In the shoulder portion TS having a high contribution rate to snow performance, since the block surface area is distributed to a small amount, the actual ground contact area can be reduced while maintaining a low ground contact pressure. As a result, it is possible to increase the volume of the snow pillar that is set in the groove and further improve the snow performance. The ratio AS / A
When the value is larger than 0.3, it is difficult to increase the groove volume, and when the value is smaller than 0.2, the ground pressure distribution effect is impaired such that the ground pressure is increased, and the snow performance is deteriorated.

[0032]

As described above, the pneumatic tire of the present invention employs a predetermined double crown radius to provide a difference in ground contact pressure between the crown portion and the shoulder portion which are divided by the main vertical groove, and the crown portion is different. Since the block surface area is distributed in a predetermined ratio to the shoulder portion and the shoulder portion, the performance on snow and the performance on ice of the tire as a whole are improved in a well-balanced manner.

[Brief description of drawings]

FIG. 1 is a cross-sectional view showing a tire according to an embodiment of the present invention.
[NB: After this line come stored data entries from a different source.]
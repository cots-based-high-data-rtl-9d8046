// pulse_sync: carries single-cycle event pulses from one clock domain to
// another.
//
// Each source pulse flips a toggle register; the destination passes the
// toggle through two flip-flops and emits one pulse for every change it sees.
// Source pulses must be at least three destination cycles apart, which holds
// for every event of this design (frame starts, burst ends, DMA start/stop
// and serial-port commands are microseconds apart).
// Latency: two to three destination clock cycles.
module pulse_sync (
  input  logic src_clk,
  input  logic src_rst_n,
  input  logic src_pulse,
  input  logic dst_clk,
  input  logic dst_rst_n,
  output logic dst_pulse
);
  logic       src_tog;
  logic [2:0] dst_sh;

  always_ff @(posedge src_clk or negedge src_rst_n)
    if (!src_rst_n)     src_tog <= 1'b0;
    else if (src_pulse) src_tog <= ~src_tog;

  always_ff @(posedge dst_clk or negedge dst_rst_n)
    if (!dst_rst_n) dst_sh <= '0;
    else            dst_sh <= {dst_sh[1:0], src_tog};

  assign dst_pulse = dst_sh[2] ^ dst_sh[1];
endmodule
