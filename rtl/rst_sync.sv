// rst_sync: reset bridge. The board reset is applied asynchronously to a
// clock domain and released synchronously, two clock cycles after the
// input goes high, so every flip-flop of the domain leaves reset on the
// same edge.
module rst_sync (
  input  logic clk,
  input  logic rst_n_in,
  output logic rst_n
);
  logic meta;
  always_ff @(posedge clk or negedge rst_n_in)
    if (!rst_n_in) {rst_n, meta} <= 2'b00;
    else           {rst_n, meta} <= {meta, 1'b1};
endmodule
FIG. 2 is a plan view showing an example of the tread pattern.

FIG. 3 is a diagram showing a relationship between a ground contact pressure of a crown portion and performance on snow and ice.

FIG. 3 is a diagram showing the relationship between the ground contact pressure of the shoulder portion b and the performance on snow and ice.
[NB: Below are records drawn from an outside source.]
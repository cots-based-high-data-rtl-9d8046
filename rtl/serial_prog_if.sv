// serial_prog_if: serial programming port for the ADCs and the acquisition
// PLL.
//
// Runs on the 20 MHz logic clock and shifts one configuration word, 1 to 32
// bits long and most significant bit first, to the device chosen by cs_sel
// (0-3: ADC boards, 4: acquisition PLL; each has its own active-low select).
// The serial clock is half the module clock (10 MHz), idles low, and the
// devices sample sdata on its rising edge (SPI mode 0). sdo from the devices
// is sampled on the same rising edge, so a read-back word is collected in
// rdata. The select is asserted one clock before the first bit and released
// one serial-clock period after the last.
//
// start is a one-cycle pulse; cmd must stay unchanged while busy is high.
// done pulses when the select has been released. The word format of the
// devices is not fixed here: software builds each word.
module serial_prog_if
  import daq_pkg::*;
#(
  parameter int unsigned NCS = SPI_CS
) (
  input  logic            clk,
  input  logic            rst_n,
  input  logic            start,
  input  spi_cmd_t        cmd,
  output logic            busy,
  output logic            done,
  output logic [31:0]     rdata,
  output logic            sclk,
  output logic            sdata,
  output logic [NCS-1:0]  cs_n,
  input  logic            sdo
);
  typedef enum logic [1:0] {S_IDLE, S_SETUP, S_SHIFT, S_HOLD} state_e;
  state_e      state;
  logic [31:0] sh;
  logic [4:0]  bit_left;
  logic        phase;      // 0: clock low half, 1: clock high half
  logic [NCS-1:0] sel;

  always_comb begin
    sel = '0;
    for (int i = 0; i < NCS; i++)
      if (cmd.cs_sel == i[2:0]) sel[i] = 1'b1;
  end

  assign busy = (state != S_IDLE);

  always_ff @(posedge clk or negedge rst_n)
    if (!rst_n) begin
      state    <= S_IDLE;
      sh       <= '0;
      bit_left <= '0;
      phase    <= 1'b0;
      sclk     <= 1'b0;
      sdata    <= 1'b0;
      cs_n     <= '1;
      rdata    <= '0;
      done     <= 1'b0;
    end else begin
      done <= 1'b0;
      unique case (state)
        S_IDLE: if (start) begin
          // left-align the word so that its MSB leaves first
          sh       <= cmd.data << (5'd31 - cmd.len_m1);
          bit_left <= cmd.len_m1;
          cs_n     <= ~sel;
          rdata    <= '0;
          state    <= S_SETUP;
        end
        S_SETUP: begin
          sdata <= sh[31];
          phase <= 1'b0;
          state <= S_SHIFT;
        end
        S_SHIFT: begin
          if (!phase) begin
            sclk  <= 1'b1;                // devices sample here
            rdata <= {rdata[30:0], sdo};
            phase <= 1'b1;
          end else begin
            sclk  <= 1'b0;
            phase <= 1'b0;
            if (bit_left == 5'd0) state <= S_HOLD;
            else begin
              bit_left <= bit_left - 5'd1;
              sh       <= sh << 1;
              sdata    <= sh[30];
            end
          end
        end
        S_HOLD: begin
          if (!phase) phase <= 1'b1;
          else begin
            cs_n  <= '1;
            sdata <= 1'b0;
            done  <= 1'b1;
            state <= S_IDLE;
          end
        end
        default: state <= S_IDLE;
      endcase
    end
endmodule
FIG. 4 is a diagram illustrating block traction on a snowy road.

FIG. 5 is a diagram illustrating an ice road surface scratching effect.

[Explanation of symbols]

 2 bead core 3 bead part 4 sidewall part 5 tread part 6 carcass 7 belt layer G vertical groove GO main vertical groove Y, Y1, Y2 horizontal grooves

Claims (1)

[Claims] 1. A tread comprising a carcass folded from a tread portion to a sidewall portion around a bead core of a bead portion, and a belt layer arranged radially outside the carcass and inside the tread portion. A circumferential vertical groove that includes a pair of main vertical grooves that divides the tread portion into a tire equatorial side crown portion TC and a shoulder outer portion shoulder portion TS that extends in the tire circumferential direction. While forming the block pattern in the tread portion by providing the intersecting lateral groove, the tread width TW of the tread portion is set to 0 of the tire cross-section width W in the normal internal pressure state in which the tire is assembled on the regular rim and the regular internal pressure is filled. .75 ~
0.85 times, the maximum belt width BW of the belt layer is 0.7 to 0.8 times the tread width TW, the crown portion T
The crown width TWC of C is 0.4 to 0.4 of the tread width TW.
0.6 times, the curvature radius TR1 of the crown portion TC is 2.7 to 3.1 times the tread width TW, and the curvature radius TR2 of the shoulder portion TS is 2.2 to the tread width TW.
In addition to 2.6 times, in the ground contact surface of the tread portion when a normal load is applied to the tire in the normal internal pressure state,
Total block surface area AC included in the crown portion TC
And the total area A of the ground plane AC / A is 0.3 to 0.4
5, and the ratio AS / A of the total surface area AS of the block included in the shoulder portion TS and the total area A of the ground contact surface is 0.2.
A pneumatic tire characterized by having a value of up to 0.3.